依赖文本和与文本无关的验证之间有何区别?What's the difference between text-dependent and text-independent verification? 与文本相关的验证需要使用特定的传递短语进行注册和识别。Text-dependent verification requires a specific pass-phrase for both enrollment and recognition. 与文本无关的验证需要更长的语音示例进行注册,但可以说出任何内容,包括识别期间。Text-independent verification requires a longer voice sample for enrollment, but anything can be spoken, including during recognition.
支持哪些语言?What languages are supported? 英语、法语、西班牙语、中文、德语、意大利语、日语和葡萄牙语English, French, Spanish, Chinese, German, Italian, Japanese and Portuguese
支持哪些 Azure 区域?What Azure regions are supported? 演讲者识别为预览版服务,目前仅在美国西部地区可用。Speaker Recognition is a preview service, and currently only available in the West US region.

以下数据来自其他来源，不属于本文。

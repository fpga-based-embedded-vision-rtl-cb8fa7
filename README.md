# Colour object location pipeline with a lookup-table divider

This is streaming RTL for finding a coloured object in camera images on a small
FPGA that works as a co-processor beside an embedded CPU. RGB pixels go in one
per clock. Each pixel is converted to a colour space in which colour and
brightness are separate (HSL or YCbCr). It is then tested against a colour
window, which gives a one-bit object mask. The mask is reduced to a row
histogram and a column histogram. The CPU reads the two histograms, about a
thousand 10-bit numbers per frame. From them it computes where the object is,
how wide it is and how it is turned. It never has to touch the full image.

The hardest part is the HSL conversion. Hue and saturation each need a
division, and the FPGA has no divider. The design divides with a
**lookup-table divider**: it multiplies by a stored, rounded reciprocal and
then rounds the product. This divider is fully pipelined, has a latency of
two cycles and uses one hardware multiplier. It is also more accurate than
the usual non-restoring divider, because that divider truncates.

```
            +--> rgb2hsl  (5 cycles) --+
 in_rgb ----+                          +--space_sel--> colour_threshold --> object_locator --> hist_rd_*
 (EyeLink)  +--> rgb2ycbcr (3 cycles) -+               (1 cycle, mask)      (block RAM histograms)
```

Every arrow is an **EyeLink** link. The sender raises `rts` (ready-to-send)
while its word is valid. The receiver raises `ack` (acknowledge) while it can
take a word. The word moves on a clock edge at which both are high. Each
pipelined block advances as a whole when its output register is empty or is
being taken. A stall anywhere therefore holds every stage upstream of it.
Four things cause stalls:

- the object locator's extra cycle at the end of each row;
- a histogram read by the host;
- a threshold window being loaded;
- the consumer of a converter not being ready.

## The lookup-table divider (`lut_divider`)

It divides a 16-bit numerator `n` by an 8-bit denominator `d`:

```
INV[d] = round(2^17 / d)                      d = 1..255, computed at elaboration
q      = round(n * INV[d] / 2^17) = (n * INV[d] + 2^16) >> 17
```

- **Stage 1** reads `INV[d]` from a 256-entry ROM (one block RAM) and
  registers `n`.
- **Stage 2** multiplies, adds half an LSB and keeps the integer part.

Each entry has 17 fraction bits. That is the widest unsigned operand of an
18x18 signed FPGA multiplier. Entries are stored 18 bits wide only because
`INV[1] = 2^17`.

Why two roundings matter: a truncating divider (`floor(n/d)`) throws away the
whole fraction. Its mean absolute error over all operand pairs is about 0.49.
Rounding the result keeps the half-LSB bit and halves that error. Over
n in 0..65535 and d in 1..255, the reference figures for this divider are:

| divider | mean abs. error | std. dev. |
|---|---|---|
| lookup table, 17-bit inverse, rounded result | 0.2559 | 0.1575 |
| truncating (non-restoring) | 0.4878 | 0.2903 |

`tb_divider_error` runs all 16.7 million operand pairs through the RTL and
checks both rows of this table.

One variant was considered and not used: storing each reciprocal at its own
best bit width, which needs a second table of widths. Once the result is
rounded, the variable widths give no extra accuracy, so the fixed width is
kept.

- `d = 0` is undefined. The divider returns all ones and raises `out_dz`.
- A `TAG_W`-bit sideband travels with the operands. The HSL converter uses it
  to carry pixel state through the divider.
- `en` stalls both stages.

## RGB to HSL (`rgb2hsl`)

The colour code is 8 bits. Hue is rotated by 60 degrees, and 60 degrees is
42 codes:

| brightest channel | hue |
|---|---|
| R | 42 ± 42·(G−B)/Δ, range 0..84 |
| G | 126 ± 42·(B−R)/Δ, range 84..168 |
| B | 210 ± 42·(R−G)/Δ, range 168..252 |

`H = 255` marks a grey pixel, where the hue is undefined. The other two
channels are:

```
L = MAX/2 + MIN/2                              (each term truncated)
S = 127·Δ/L           if L ≤ 127
S = 127·Δ/(255 − L)   if L > 127               S = 0 for grey
```

Here Δ = MAX − MIN.

| stage | name | does |
|---|---|---|
| 1 | Pre-Calc | MAX, MIN, Δ, L, code of the brightest channel |
| 2 | Selectors | saturation: `Δ<<8` over `L` or `255−L`; hue: `|diff|<<8` over `Δ` plus a *subtract* flag, so every value stays unsigned |
| 3–4 | two `lut_divider`s | Q8.8 quotients; the hue divider's tag carries L, channel code, subtract flag, grey flag |
| 5 | Hue Offset / Saturation Shifter | `hue = offset ± round(42·q_h/256)`, `sat = round(q_s/2)` |

Stage 5 rounds by adding the bit just below the one kept. The module costs
three multipliers (two dividers and the ×42) and two ROMs.

Corner cases this design settles:

- The saturation quotient of a fully saturated dark primary reaches 2.0. For
  example, 255,0,0 gives 514/256. Halving it as a bare 8-bit field would wrap
  to 1, so it is clamped to 255, the value the equation gives.
- A pixel such as 1,0,0 has L = 0 and Δ = 1. Its saturation division is by
  zero, so S = 255.
- Halving the Q8.8 quotient scales it by 128, where the equation has 127.
  S can therefore be up to about 1 % larger than the equation gives.

## RGB to YCbCr (`rgb2ycbcr`)

This is the JPEG matrix in fixed point with 17 fraction bits:

| | R | G | B | offset |
|---|---|---|---|---|
| Y  | 39191 | 76939 | 14942 | 0 |
| Cb | −22117 | −43419 | 65536 | 128·2^17 |
| Cr | 65536 | −54878 | −10658 | 128·2^17 |

Each row of Cb and Cr sums to zero, so a grey pixel gives exactly
Cb = Cr = 128.

- Stage 1 registers the pixel.
- Stage 2 registers the three sums.
- Stage 3 rounds (bits 24:17 plus bit 16), clamps to 0..255 and registers
  the result. Pure blue and pure red would otherwise round to 256.

## Colour thresholder (`colour_threshold`)

It has one `[min, max]` window per channel, bounds included. A pixel gives
mask bit 1 when all three channels are inside their windows. Channel 1 is
the top byte of the pixel: H, Y or R.

- In a cycle with `set_chan = k` (k = 1, 2, 3), window k is loaded from
  `min_val`/`max_val`. No pixel is taken in that cycle.
- `clear` sets every window back to `[0, 255]`, so every pixel matches.
- Examples: hue 54 ± 5 for an orange box; Cb 77..127 with Cr 133..173 for
  red and skin tones.

## Object locator (`object_locator`)

The locator builds both histograms in one dual-port RAM of 1024 × 10 bits:

```
address c          column c's count     0 <= c < NCOLS
address NCOLS + r  row r's count
```

It takes one mask bit per cycle:

- While it counts pixel `c`, it sends address `c+1` to the RAM's registered
  read port. The old count is ready when the next pixel arrives. It then
  writes the incremented count back.
- In row 0 the old count is ignored. A new frame therefore overwrites the
  previous one with no clearing pass.
- After the last pixel of a row it spends one cycle writing the row count,
  with `in_ack` low.

A W × H frame takes W·H + H cycles. At 50 MHz that is 190 frames/s for
512 × 512.

Host readout: `hist_rd_en`/`hist_rd_addr` return `hist_rd_data` one cycle
later, with `hist_rd_valid`. A read takes over the RAM read port, so the next
input cycle is stalled while the prefetch is repeated. Reads may be made at
any time. Reading while a frame streams costs one cycle per read.

| setting | behaviour |
|---|---|
| row length | loaded from `num_cols` on `clear`; reset sets 352 (CIF width) |
| `rows_done` | counts finished rows |
| row counts beyond address 1023 | dropped; sets the sticky `hist_ovf` |
| 512 × 512 | fits exactly |
| 640 × 480 | loses rows 384..479 |

The centroid, spread and orientation come from the histograms on the CPU.
The peaks of the two histograms are a cheaper estimate of the position.

```
x̄ = Σ x·col(x) / Σ col(x)        ȳ = Σ y·row(y) / Σ row(y)
σx² = Σ (x−x̄)²·col(x) / Σ col(x)  (same for y)
tan 2θ = b / (a − c)   with  a = Σ x̃²·col(x̃),  c = Σ ỹ²·row(ỹ),  b = 2 Σ x̃ ỹ p(x̃,ỹ)
```

Note that `b` needs the mask itself, not only the histograms.

## The top level (`colour_object_locator`)

The top holds both converters. Both convert every pixel: the input is
acknowledged only when both can take it. `space_sel` chooses which one feeds
the thresholder. The output of the other is discarded. Change `space_sel`
only between frames.

The top's ports are:

- the pixel stream;
- the threshold programming port;
- `loc_clear`/`loc_num_cols` to start a frame;
- the histogram read port;
- `rows_done` and `hist_ovf`.

A bus bridge to the CPU, or a camera interface, would connect to these ports.
Neither is included.

| latency, first pixel to its mask bit at the locator | cycles |
|---|---|
| HSL path | 6 |
| YCbCr path | 4 |

Throughput is one pixel per cycle, less one cycle per row.

To look for several colours at once, hang further `colour_threshold` and
`object_locator` pairs off the same converter output. The top has one pair.

## Files

| file | contents |
|---|---|
| `rtl/ev_pkg.sv` | pixel structs, channel enum, colour-space enum, inverse-table function, YCbCr constants |
| `rtl/eyelink_if.sv` | EyeLink link (signals, modports, hold-until-acknowledged assertions) |
| `rtl/lut_divider.sv` | lookup-table divider |
| `rtl/rgb2hsl.sv`, `rtl/rgb2ycbcr.sv` | colour converters |
| `rtl/colour_threshold.sv` | thresholder |
| `rtl/object_locator.sv`, `rtl/dp_bram.sv` | histogram builder and its RAM |
| `rtl/colour_object_locator.sv` | top level |
| `tb/tb_*.sv` | self-checking testbenches; `tb_ref_pkg.sv` holds the fixed-point reference models |

## Simulating

Each testbench prints `TB_RESULT checks=N failures=M` and stops by itself.
For example:

```
verilator --binary --timing --assert --timescale 1ns/1ps -Irtl -Itb -y rtl -y tb \
    rtl/ev_pkg.sv tb/tb_ref_pkg.sv tb/tb_colour_object_locator.sv \
    --top-module tb_colour_object_locator -Mdir obj
./obj/Vtb_colour_object_locator
```

| testbench | checks |
|---|---|
| `tb_lut_divider` | every denominator and 62 000 random divisions against a real-arithmetic reference, with enable gaps; latency; mean error |
| `tb_divider_error` | all 2^24 − 2^16 operand pairs; mean and standard deviation of the error against the table above |
| `tb_rgb2hsl` | bit-exact against the fixed-point algorithm; close to the real-valued equations (hue within 2 codes, saturation within 1 code + 1 %); latency 5; back-pressure |
| `tb_rgb2ycbcr` | bit-exact against the fixed-point model, within 1 code of the real equations, grey gives 128/128; latency 3 |
| `tb_colour_threshold` | windows, inclusive bounds, configuration stalls, clear |
| `tb_object_locator` | histograms for several frame sizes, W·H + H timing, mid-frame host reads, overflow |
| `tb_eyelink_if` | handshake under random stalls |
| `tb_colour_object_locator` | whole chain at default parameters (see below) |
| `tb_frame_sizes` | 512 × 512 and 640 × 480 frames at 50 MHz timing |

The whole-chain test runs three frames:

1. A full 352 × 288 HSL frame with an orange rectangle. Its centroid must
   come out at the rectangle's centre.
2. A 128 × 96 YCbCr frame with a skin-coloured disc, read back mid-frame.
3. A 1000 × 30 frame that overflows the histogram RAM.

It counts every stall and mode mechanism and requires each to occur at least
once.

## What differs from the published design, and what is not here

These choices are this design's own:

- the clamps (HSL saturation, YCbCr at 256);
- the divide-by-zero result;
- the 18-bit storage of the inverse table;
- the hold-until-acknowledged rule on EyeLink links;
- the host read port and its one-cycle stall;
- `num_cols` loading;
- the overflow flag;
- the 1024-entry histogram RAM;
- running both converters under a selector.

The fixed-point coefficients follow the JPEG equations. The red term of Cr is
0.5 exactly (65536). The green term of Cr is 54878, so that the row sums to
zero.

Not included:

- the CPU;
- its memory-mapped or DMA bus bridge, whose timing and address map are not
  specified here;
- the camera interface;
- the board's other peripherals.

支持哪些格式的音频?What audio formats are supported? Mono 16 位,16kHz PCM-编码的 WAVMono 16 bit, 16kHz PCM-encoded WAV
接受拒绝 响应不准确,如何调整阈值?Accept and Reject responses aren't accurate, how do you tune the threshold? 由于最佳阈值因情况而异,因此 API 决定是根据默认阈值 0.5 "接受" 还是 "拒绝"。Since the optimal threshold varies highly with scenarios, the API decides whether to “Accept” or “Reject” simply based on a default threshold of 0.5. 建议高级用户覆盖默认决策,并根据自己的方案对结果进行微调。Advanced users are advised to override the default decision and fine tune the result based on your own scenario.
是否可以多次注册一个扬声器?Can you enroll one speaker multiple times? 是的,对于文本相关验证,最多可注册50次扬声器。Yes, for text-dependent verification, you can enroll a speaker up to 50 times. 对于与文本无关的验证或发言人标识,最多可注册300秒的音频。For text-independent verification or speaker identification, you can enroll with up to 300 seconds of audio.
Azure 中存储了哪些数据?What data is stored in Azure? 注册音频存储在服务中,直到 删除语音配置文件。Enrollment audio is stored in the service until the voice profile is deleted. 不保留或存储识别音频示例。Recognition audio samples are not retained or stored.

后续步骤Next steps

  • 完成演讲者识别 基础知识文章 ,了解可在应用程序中使用的常见设计模式。Complete the Speaker Recognition basics article for a run-through of common design patterns you can use in your applications.
  • 请参阅 视频教程 ,了解与文本无关的扬声器验证。See the video tutorial for text-independent speaker verification.